Minsky Moment is named after Hyman Minsky, an economist who argues that markets (particularly bull markets) have innate characteristics of being unstable. The bull market refers to a period of time in which the market experiences a sudden increase. Minsky moment refers to a period of time when there is a sudden rise or major collapse of asset values as a result of increased debt. A Minsky Moment is based on the idea that during periods of bullish speculation. If this period extends, it will eventually result in a crisis and the longer this speculation, the worse the crisis will be.
A Little More on What is a Minsky Moment
Minsky Moment was developed by Paul McCulley in 1998 to describe the Asian Debt Crisis of 1997. This crisis was caused as a result of the pressure on dollar-pegged Asian currencies by speculators which eventually cause the currencies to fall. After an existing increase in the market, retail and institutional investors may decide to take more credit during this promising market period which a sudden change in the market value can cause the market to fall. Hence, this is called a Minsky moment.
A leading example of this Minsky moment is the 2008 financial crisis. At the peak of this crisis, quite a substantial number of markets assumed their all-time lows which led to a selloff in assets to cover debts and higher default rates. This is referred to as margin calls.
Minsky Moment Catalysts and Effects
Minsky moment mostly occurs at a point where the market is in its flourishing period and investors take on credits. This flourishing time is referred to as the bull market. When this flourishing period extends over a long period of time, investors take more credit. This then affects prices by decreasing from over speculation which results in margin calls and higher levels of credit unpaid which also affects average borrowing rates across the market. A Minsky Moment is the very short moment the market experiences’ an extreme decrease which extends over a long time frame of instability in the market.
For example, an investor who borrows funds to invest while the market is in its prosperous time, at a point in time, If the market comes down a bit, leveraged assets might not be able to account for the debts taken to acquire them. And when the lenders start requesting for the repayment of the debts, Speculative assets owned by the investors are difficult to sell, eventually, investors start selling less speculative ones to repay the loans. The sale of these investments results in the general fall of the market. In this scenario, the market is in a Minsky moment, hence the demand for cash flow is high and there is a need for the country’s central bank to assist in cash flow problems.

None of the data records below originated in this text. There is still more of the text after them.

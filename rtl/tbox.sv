// tbox: the two dedicated corner turns of one tile.
//
// The corner-turn interconnect keeps full any-to-any connectivity at each
// switch point but limits how many signals may change direction there.
// Each turn carries one signal from the horizontal channel to the vertical
// channel and a separate one from vertical to horizontal, so a turn costs
// exactly two registers.  The turn's input may take any wire of its source
// channel; its registered output is one more driver for the output C-box of
// the destination channel.  (The other four turns of a tile are the BX->XB
// and BY->YB paths of the two slices.)
//
// Timing: one clock from the source wire to the output.  Reset clears the
// turn registers.  Input selection encoding is this design's choice.
module tbox
  import sfra_pkg::*;
(
  input  logic                         clk,
  input  logic                         rst_n,
  input  logic [CHAN_W-1:0]            h_wire,
  input  logic [CHAN_W-1:0]            v_wire,
  input  logic [TURNS-1:0][TSEL_W-1:0] hsel,   // H wire for each H-to-V turn
  input  logic [TURNS-1:0][TSEL_W-1:0] vsel,   // V wire for each V-to-H turn
  output logic [TURNS-1:0]             to_v,   // registered, onto the V channel
  output logic [TURNS-1:0]             to_h    // registered, onto the H channel
);

  logic [TURNS-1:0] hv_d, vh_d;

  always_comb begin
    for (int t = 0; t < TURNS; t++) begin
      hv_d[t] = (int'(hsel[t]) < CHAN_W) ? h_wire[hsel[t]] : 1'b0;
      vh_d[t] = (int'(vsel[t]) < CHAN_W) ? v_wire[vsel[t]] : 1'b0;
    end
  end

  always_ff @(posedge clk or negedge rst_n) begin
    if (!rst_n) begin
      to_v <= '0;
      to_h <= '0;
    end else begin
      to_v <= hv_d;
      to_h <= vh_d;
    end
  end

endmodule
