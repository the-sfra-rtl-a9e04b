// tbox_tb: random channel values and random turn selections; each turn
// output must show, one clock later, the selected wire of its source
// channel (horizontal for the turns into the vertical channel and vice
// versa).  Out-of-range selections read 0.
module tbox_tb;
  import sfra_pkg::*;
  logic clk = 1'b0, rst_n = 1'b0;
  logic [CHAN_W-1:0] h_wire, v_wire;
  logic [TURNS-1:0][TSEL_W-1:0] hsel, vsel;
  logic [TURNS-1:0] to_v, to_h, exp_v, exp_h;
  int checks = 0, failures = 0;

  tbox dut (.clk, .rst_n, .h_wire, .v_wire, .hsel, .vsel, .to_v, .to_h);

  always #5 clk = ~clk;

  initial begin
    repeat (5000) @(posedge clk);
    failures++;
    $display("TB_RESULT checks=%0d failures=%0d", checks, failures);
    $finish;
  end

  function automatic logic pick(logic [CHAN_W-1:0] w, int s);
    return (s < CHAN_W) ? w[s] : 1'b0;
  endfunction

  initial begin
    h_wire = '0; v_wire = '0; hsel = '0; vsel = '0;
    repeat (2) @(posedge clk);
    rst_n = 1'b1;
    for (int t = 0; t < 500; t++) begin
      @(negedge clk);
      h_wire = {$urandom, $urandom, $urandom, $urandom};
      v_wire = {$urandom, $urandom, $urandom, $urandom};
      for (int k = 0; k < TURNS; k++) begin
        hsel[k] = TSEL_W'($urandom_range(127));
        vsel[k] = TSEL_W'($urandom_range(127));
        exp_v[k] = pick(h_wire, int'(hsel[k]));
        exp_h[k] = pick(v_wire, int'(vsel[k]));
      end
      @(negedge clk);
      checks++;
      if (to_v !== exp_v || to_h !== exp_h) begin
        failures++;
        if (failures < 10) $display("t=%0d to_v=%b exp %b to_h=%b exp %b", t, to_v, exp_v, to_h, exp_h);
      end
    end
    $display("TB_RESULT checks=%0d failures=%0d", checks, failures);
    $finish;
  end
endmodule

The international monetary fund in 2017 issued a global warning about an impending Minsky Moment. This is a result of an increased level of debts globally which may cause this moment to occur. Also in China, financial experts warned over an impending Minsky moment which may be caused by an increased level in debts. They warned that if debts continue to increase and equity market valuations continue their bullish trend, Minsky moment is inevitable. While a decline in the market activities has not occurred, the debt level has been very high following the recovery from the 2008 Minsky moment.